Молодой человек, под стать своей фамилии, оказался веселым и беззаботным, и это настроение передалось Розе.
— Может, и нам объясните причину этого визита, — вмешался Пьер Луиджи.
Роза извинилась и вкратце рассказала, что случилось утром.
— Выпейте с нами, — дружески предложил Пьер Луиджи.
— С удовольствием приму ваше приглашение, — торжественно заявил Руджеро.
У этого сицилийца была подвижная физиономия симпатичного мошенника.
Завязалась оживленная беседа, продолжавшаяся до позднего вечера. Говорили об эмигрантах, о работе, о перспективах.
— Автомобильная промышленность развивается гигантскими шагами, — сказал Руджеро. — В Штатах уже двести шестьдесят семь заводов. Самые крупные — заводы Форда. За полгода продано пятьсот тысяч машин модели «Форд-Т». Я тоже связан с автомобилями. Работаю в небольшой авторемонтной мастерской.
— Но кое-где фирмы закрываются. Компания «Игл», где я работал, объявила о банкротстве, — пожаловался Пьер Луиджи.
— Хоть и называется «Игл», да полетала недолго, — пошутил сицилиец. — Но если тебе нравятся моторы, — продолжал он, переходя на «ты», — то есть кое-что получше автомобилей.
Роза, Пьер Луиджи и Клементе с неослабным вниманием слушали Руджеро Летициа. В Первую мировую войну он служил механиком, едва избежал смерти, а теперь подрабатывал по воскресеньям — пилотировал самолет типа «Блерио» 1912 года выпуска. Самолет принадлежал некоему Джонатану Финчу, владельцу аттракционов в Луна-парке на Стейтен-Айленде.
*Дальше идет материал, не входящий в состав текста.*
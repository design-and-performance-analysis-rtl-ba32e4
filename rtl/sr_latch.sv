// Set/reset latch that gates the ring oscillator.
//
// START sets the enable and STOP clears it, so the enable is high exactly
// for the interval being measured. The latch is level sensitive: with both
// inputs low it holds; with both high, STOP (reset) wins, so a STOP that
// overlaps a START always ends the interval. rst clears it at power-up.
// The S/R element is taken from the published block diagram; the reset
// priority and the power-up clear are this design's choices.
`timescale 1ns/1ps
module sr_latch (
  input  logic rst,    // asynchronous clear, active high
  input  logic s,      // START
  input  logic r,      // STOP
  output logic q       // EN for the gated ring oscillator
);

  always_latch begin
    if (rst || r)
      q = 1'b0;
    else if (s)
      q = 1'b1;
  end

endmodule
— Так вы летаете? — с восторгом спросила Роза.
— Летаю. И даю возможность любому желающему испытать удовольствие от полета за скромную сумму в два доллара.
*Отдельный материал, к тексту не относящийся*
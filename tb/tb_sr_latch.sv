// Self-checking test of the START/STOP set-reset latch.
// Walks through set, hold, reset, hold, both-high (reset wins) and the
// asynchronous clear, then 200 random input steps against a software
// model of the same truth table.
`timescale 1ns/1ps
module tb_sr_latch;
  logic rst = 1'b1, s = 1'b0, r = 1'b0, q;
  logic model;
  int checks = 0, failures = 0;

  sr_latch dut (.rst(rst), .s(s), .r(r), .q(q));

  task automatic check(input logic exp, input string what);
    #1;
    checks++;
    if (q !== exp) begin
      failures++;
      $display("FAIL %s: q=%0b expected %0b", what, q, exp);
    end
  endtask

  initial begin : watchdog
    #100us;
    failures++;
    $display("FAIL watchdog expired");
    $display("TB_RESULT checks=%0d failures=%0d", checks, failures);
    $finish;
  end

  initial begin
    check(1'b0, "reset");
    rst = 1'b0;       check(1'b0, "idle after reset");
    s = 1'b1;         check(1'b1, "set");
    s = 1'b0;         check(1'b1, "hold set");
    r = 1'b1;         check(1'b0, "reset by STOP");
    r = 1'b0;         check(1'b0, "hold reset");
    s = 1'b1; r = 1'b1; check(1'b0, "both high: reset wins");
    r = 1'b0;         check(1'b1, "STOP released, START still high");
    rst = 1'b1;       check(1'b0, "async clear");
    rst = 1'b0; s = 1'b0; r = 1'b0;
    model = 1'b0;
    #1;
    for (int n = 0; n < 200; n++) begin
      s = 1'($urandom_range(0, 1));
      r = 1'($urandom_range(0, 1));
      if (r) model = 1'b0;
      else if (s) model = 1'b1;
      check(model, "random");
    end
    $display("TB_RESULT checks=%0d failures=%0d", checks, failures);
    $finish;
  end
endmodule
— Такое возможно только в Америке, — сказала Роза.
В распахнутые окна лился теплый ночной воздух, доносились голоса соседей, искавших прохлады на улицах и пожарных лестницах.
— Хотите, поедем в воскресенье со мной? — предложил Руджеро.
— Мы? — переспросила Роза.
Она боялась, что грезы о потрясающем приключении могут развеяться как дым.
— Конечно, вы, друзья!
Он обращался ко всем присутствующим, но было ясно, что приглашение касается прежде всего Розы.
— Вы будете гостями воздушного всадника Руджеро Летициа. Завтра как раз воскресенье.
— Надо подумать, — остудил общий восторг Пьер Луиджи.
— Но в Бенде дышать нечем. На Стейтен-Айленде — зеленые луга, на набережной стоят ветряные мельницы, воздух чистый. Там спокойно пасутся коровы, позванивая колокольчиками.
Хитрый сицилиец, рассказывая, даже не взглянул на Розу. Он обращался только к Пьеру Луиджи, и тот, пленившись неожиданно обретенным другом, позабыл об увольнении.